A recently released study published in the New England Journal of Medicine found that individual surgeon experience -- rather than a hospital's volume -- of specific procedures was more likely to impact patient mortality. Although a considerable body of research has established a direct correlation between hospital volume and surgical mortality, the link between surgeon volume and patient outcomes had remained uncertain until the latest findings.

The study, led by investigators at Dartmouth-Hitchcock Medical Center in Lebanon, N.H., used data from the national Medicare claims database for 474,108 patients who underwent one of eight cardiovascular procedures or cancer resections from 1998 through 1999. The researchers studied mortality rates for patients before discharge and within 30 days following the procedure. For all eight procedures, surgeon volume was inversely related to operative mortality. The researchers found that surgeon volume accounted for "a large proportion of the apparent effect of the hospital volume," but the effect varied based on the procedure. In the case of aortic-valve replacement, for example, surgeon volume accounted for 100 percent of the effect of hospital volume, while it accounted for 24 percent of the effect of hospital volume for lung resection. Overall, low-volume surgeons saw higher mortality rates than their high-volume peers, regardless of the surgical volume of the hospital in which they practiced.
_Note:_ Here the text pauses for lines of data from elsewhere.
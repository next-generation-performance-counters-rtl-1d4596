// tb_upc_maint_fsm: self-checking test of the maintenance state machine.
//
// The state machine runs with the real low-order counter bank and SRAM, scaled to 4
// counters of 6 low-order bits (so one round of 4 slots of 16 cycles is 64 = 2^6 cycles,
// the same 16-cycle slot as the full unit) and 58 high-order bits. The testbench counts
// events per counter itself and checks:
//   - after reset the SRAM sweep leaves every counter reading 0;
//   - with counter 0 counting every cycle (the maximum rate) and the others at random,
//     a carry latch is never left set longer than one round, and software reads taken
//     during counting lie between the reference counts at request and at acknowledge;
//   - after counting stops, every counter reads back exactly (no carry lost);
//   - software writes, including values just below a low-order wrap, read back exactly
//     and keep counting correctly;
//   - arm updates carry the counter's current high part;
//   - every access is acknowledged within one slot plus two cycles;
//   - a word with bad parity sets parity_error.
module tb_upc_maint_fsm;
  localparam int N = 4;
  localparam int LW = 6;
  localparam int HW = 58;
  localparam int SLOT = 16;

  logic                  clk = 1'b0, rst_n = 1'b0;
  logic [N-1:0]          count_en = '0, int_en = '0;
  logic [N-1:0]          carry, rollover;
  logic [N-1:0][LW-1:0]  low_cnt;
  logic                  carry_clr, load;
  logic [1:0]            carry_clr_idx, load_idx;
  logic [LW-1:0]         load_val;
  logic                  sram_re, sram_we;
  logic [1:0]            sram_addr;
  logic [HW:0]           sram_wdata, sram_rdata;
  logic                  arm_upd, disarm;
  logic [1:0]            arm_idx, disarm_idx;
  logic [HW-1:0]         arm_value;
  logic                  acc_req = 1'b0, acc_we = 1'b0, acc_ack;
  logic [1:0]            acc_idx = '0;
  logic [63:0]           acc_wdata = '0, acc_rdata;
  logic                  init_done, parity_error;

  upc_low_counters #(.N_CNT(N), .LOW_W(LW)) u_low (
    .clk, .rst_n, .count_en, .carry_clr, .carry_clr_idx, .load, .load_idx, .load_val,
    .cnt(low_cnt), .carry, .rollover);

  upc_sram #(.DEPTH(N), .WIDTH(HW + 1)) u_sram (
    .clk, .re(sram_re), .we(sram_we), .addr(sram_addr), .wdata(sram_wdata), .rdata(sram_rdata));

  upc_maint_fsm #(.N_CNT(N), .LOW_W(LW), .HIGH_W(HW)) dut (
    .clk, .rst_n, .carry, .low_cnt, .int_en, .carry_clr, .carry_clr_idx, .load, .load_idx,
    .load_val, .sram_re, .sram_we, .sram_addr, .sram_wdata, .sram_rdata, .arm_upd, .arm_idx,
    .arm_value, .disarm, .disarm_idx, .acc_req, .acc_we, .acc_idx, .acc_wdata, .acc_ack,
    .acc_rdata, .init_done, .parity_error);

  always #5 clk = ~clk;

  longint unsigned ref_cnt [N];
  int carry_age [N];
  int checks = 0, failures = 0;
  int n_reads = 0, n_writes = 0, n_arms = 0, n_services = 0, max_lat = 0;

  task automatic chk(input bit ok, input string what);
    checks++;
    if (!ok) begin
      failures++;
      if (failures < 15) $display("%t: %s", $time, what);
    end
  endtask

  initial begin
    repeat (200000) @(posedge clk);
    failures++;
    $display("watchdog expired");
    $display("TB_RESULT checks=%0d failures=%0d", checks, failures);
    $finish;
  end

  // reference counts, carry latch age and arm values, updated at each clock edge
  always @(posedge clk) begin
    if (rst_n) begin
      for (int i = 0; i < N; i++) begin
        if (count_en[i] && !(load && load_idx == 2'(i))) ref_cnt[i] += 1;
        carry_age[i] = carry[i] ? carry_age[i] + 1 : 0;
        if (carry_age[i] > N * SLOT + 1)
          chk(1'b0, $sformatf("carry of counter %0d pending %0d cycles", i, carry_age[i]));
      end
      if (carry_clr) n_services++;
      if (arm_upd) begin
        longint unsigned hi;
        hi = ref_cnt[arm_idx] >> LW;
        n_arms++;
        chk(arm_value == HW'(hi) || arm_value + 1 == HW'(hi),
            $sformatf("arm value %0d for counter %0d, reference high part %0d", arm_value, arm_idx, hi));
      end
    end
  end

  task automatic access(input logic we, input logic [1:0] idx, input logic [63:0] wd,
                        output logic [63:0] rd, output longint unsigned lo, output longint unsigned hi);
    int lat;
    acc_req = 1'b1; acc_we = we; acc_idx = idx; acc_wdata = wd;
    lo = ref_cnt[idx];
    lat = 0;
    do begin
      @(negedge clk);
      lat++;
    end while (!acc_ack && lat < 100);
    hi = ref_cnt[idx];
    rd = acc_rdata;
    acc_req = 1'b0;
    if (lat > max_lat) max_lat = lat;
    chk(lat <= SLOT + 2, $sformatf("access latency %0d", lat));
    if (we) n_writes++; else n_reads++;
  endtask

  task automatic read_exact(input logic [1:0] idx);
    logic [63:0] rd;
    longint unsigned lo, hi;
    access(1'b0, idx, '0, rd, lo, hi);
    chk(rd == lo, $sformatf("counter %0d reads %0d expected %0d", idx, rd, lo));
  endtask

  task automatic quiesce();
    count_en = '0;
    repeat (2 * N * SLOT + 4) @(negedge clk);
  endtask

  task automatic count_phase(input int cycles);
    logic [63:0] rd;
    longint unsigned lo, hi;
    for (int c = 0; c < cycles; c++) begin
      count_en = {1'($urandom), 1'($urandom % 8 != 0), 1'($urandom % 4 != 0), 1'b1};
      if ($urandom % 40 == 0) begin
        access(1'b0, 2'($urandom), '0, rd, lo, hi);
        chk(rd >= lo && rd <= hi, $sformatf("read %0d outside [%0d,%0d]", rd, lo, hi));
      end else begin
        @(negedge clk);
      end
    end
  endtask

  initial begin
    logic [63:0] rd;
    longint unsigned lo, hi;
    for (int i = 0; i < N; i++) begin ref_cnt[i] = 0; carry_age[i] = 0; end
    repeat (3) @(negedge clk);
    rst_n = 1'b1;
    int_en = 4'b0101;
    wait (init_done);
    @(negedge clk);
    for (int i = 0; i < N; i++) read_exact(2'(i));

    count_phase(20000);
    quiesce();
    for (int i = 0; i < N; i++) read_exact(2'(i));

    // software writes; one value just below a low-order wrap
    for (int i = 0; i < N; i++) begin
      logic [63:0] v;
      v = {$urandom, $urandom};
      if (i == 1) v[LW-1:0] = '1 - 2;
      access(1'b1, 2'(i), v, rd, lo, hi);
      ref_cnt[i] = v;
    end
    for (int i = 0; i < N; i++) read_exact(2'(i));
    count_phase(3000);
    quiesce();
    for (int i = 0; i < N; i++) read_exact(2'(i));

    // a stored word with bad parity
    chk(!parity_error, "parity error before corruption");
    u_sram.mem[2] = u_sram.mem[2] ^ {1'b1, {HW{1'b0}}};
    access(1'b0, 2'd2, '0, rd, lo, hi);
    @(negedge clk);
    chk(parity_error, "parity error not flagged");

    chk(n_services > 0, "no carry serviced");
    chk(n_arms > 0, "no arm update");
    $display("reads %0d writes %0d services %0d arm updates %0d max latency %0d",
             n_reads, n_writes, n_services, n_arms, max_lat);
    $display("TB_RESULT checks=%0d failures=%0d", checks, failures);
    $finish;
  end
endmodule
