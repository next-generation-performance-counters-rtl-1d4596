// upc_top: hybrid performance counter unit with 256 concurrent 64-bit counters.
//
// Every counter is built from a 12-bit low-order counter in flip-flops, which can count
// an event every cycle, and a 52-bit high-order part in one word of a 256-entry SRAM.
// A low-order counter that wraps sets a carry latch; a maintenance state machine visits
// the 256 SRAM words round robin, 16 cycles each, so each is visited every 4096 cycles -
// no faster than a 12-bit counter can wrap - and adds pending carries to the SRAM with one
// shared incrementer. During the same visit the high part is compared with a threshold to
// arm the counter's interrupt; the counter's next wrap then raises it.
//
// Each counter picks one of four event lines (1024 lines in all: counter i watches
// events[4*i +: 4]) and counts it in one of four signal-level modes. All counters start
// and stop together through the start/stop register. Software sees the counters,
// configuration, start/stop and threshold registers in a 64-bit memory map (see upc_mmio).
// The split of the counters, the SRAM size, the slot length, the single incrementer, the
// arm-then-trigger interrupt and the register set follow the unit's description; the
// parity code, the reset sweep of the SRAM, the bus handshake and the register layout are
// this design's choice.
//
// Interface: events are sampled on the rising clock edge; irq is a one-cycle pulse
// one cycle after an armed counter wraps; parity_error is sticky until reset. init_done
// rises N_COUNTERS cycles after reset, when the SRAM has been cleared.
module upc_top
  import upc_pkg::*;
#(
  parameter int unsigned N_COUNTERS = UPC_N_COUNTERS,
  parameter int unsigned LOW_W      = UPC_LOW_W,
  localparam int unsigned N_EVENTS  = N_COUNTERS * UPC_IN_PER_CNT,
  localparam int unsigned HIGH_W    = UPC_CNT_W - LOW_W,
  localparam int unsigned IDX_W     = $clog2(N_COUNTERS)
) (
  input  logic                  clk,
  input  logic                  rst_n,
  input  logic [N_EVENTS-1:0]   events,
  input  logic                  bus_req,
  input  logic                  bus_we,
  input  logic [UPC_ADDR_W-1:0] bus_addr,
  input  logic [UPC_DATA_W-1:0] bus_wdata,
  output logic                  bus_ack,
  output logic [UPC_DATA_W-1:0] bus_rdata,
  output logic                  irq,
  output logic                  parity_error,
  output logic                  init_done
);

  upc_cfg_t [N_COUNTERS-1:0]             cfg;
  logic                                  run;
  logic [UPC_DATA_W-1:0]                 threshold;
  logic                                  threshold_wr;
  logic                                  acc_req, acc_we, acc_ack;
  logic [IDX_W-1:0]                      acc_idx;
  logic [UPC_DATA_W-1:0]                 acc_wdata, acc_rdata;
  logic [N_COUNTERS-1:0]                 count_en, carry, rollover, int_en, armed;
  logic [N_COUNTERS-1:0][LOW_W-1:0]      low_cnt;
  logic                                  carry_clr, load;
  logic [IDX_W-1:0]                      carry_clr_idx, load_idx;
  logic [LOW_W-1:0]                      load_val;
  logic                                  sram_re, sram_we;
  logic [IDX_W-1:0]                      sram_addr;
  logic [HIGH_W:0]                       sram_wdata, sram_rdata;
  logic                                  arm_upd, disarm;
  logic [IDX_W-1:0]                      arm_idx, disarm_idx;
  logic [HIGH_W-1:0]                     arm_value;

  upc_mmio #(.N_CNT(N_COUNTERS)) u_mmio (
    .clk, .rst_n,
    .bus_req, .bus_we, .bus_addr, .bus_wdata, .bus_ack, .bus_rdata,
    .cfg, .run, .threshold, .threshold_wr,
    .acc_req, .acc_we, .acc_idx, .acc_wdata, .acc_ack, .acc_rdata
  );

  for (genvar i = 0; i < N_COUNTERS; i++) begin : g_in
    assign int_en[i] = cfg[i].int_en;
    upc_event_input #(.N_IN(UPC_IN_PER_CNT)) u_in (
      .clk, .rst_n,
      .events  (events[i*UPC_IN_PER_CNT +: UPC_IN_PER_CNT]),
      .sel     (cfg[i].sel),
      .mode    (cfg[i].mode),
      .run,
      .count_en(count_en[i])
    );
  end

  upc_low_counters #(.N_CNT(N_COUNTERS), .LOW_W(LOW_W)) u_low (
    .clk, .rst_n, .count_en,
    .carry_clr, .carry_clr_idx, .load, .load_idx, .load_val,
    .cnt(low_cnt), .carry, .rollover
  );

  upc_sram #(.DEPTH(N_COUNTERS), .WIDTH(HIGH_W + 1)) u_sram (
    .clk, .re(sram_re), .we(sram_we), .addr(sram_addr), .wdata(sram_wdata), .rdata(sram_rdata)
  );

  upc_maint_fsm #(.N_CNT(N_COUNTERS), .LOW_W(LOW_W), .HIGH_W(HIGH_W)) u_fsm (
    .clk, .rst_n,
    .carry, .low_cnt, .int_en,
    .carry_clr, .carry_clr_idx, .load, .load_idx, .load_val,
    .sram_re, .sram_we, .sram_addr, .sram_wdata, .sram_rdata,
    .arm_upd, .arm_idx, .arm_value, .disarm, .disarm_idx,
    .acc_req, .acc_we, .acc_idx, .acc_wdata, .acc_ack, .acc_rdata,
    .init_done, .parity_error
  );

  upc_interrupt_arm #(.N_CNT(N_COUNTERS), .HIGH_W(HIGH_W)) u_irq (
    .clk, .rst_n, .int_en, .rollover,
    .threshold_high(threshold[UPC_CNT_W-1:LOW_W]),
    .arm_upd, .arm_idx, .arm_value,
    .disarm, .disarm_idx, .disarm_all(threshold_wr),
    .armed, .irq(irq)
  );

endmodule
The researchers concluded that patients often can improve their survival chances, even at high-volume hospitals, by selecting surgeons who perform the operations frequently. They note that hospitals should focus on highlighting "processes of care [that are] under the control of surgeons," rather than just emphasizing the "allocation of resources among hospitals." In addition, since the effect of surgeon volume on hospital mortality rates varied based on the difficulty and technical skill required for the procedure, researchers suggest that hospitals may want to limit "selected operations ... to a smaller number of surgeons" to improve patient mortality for these procedures.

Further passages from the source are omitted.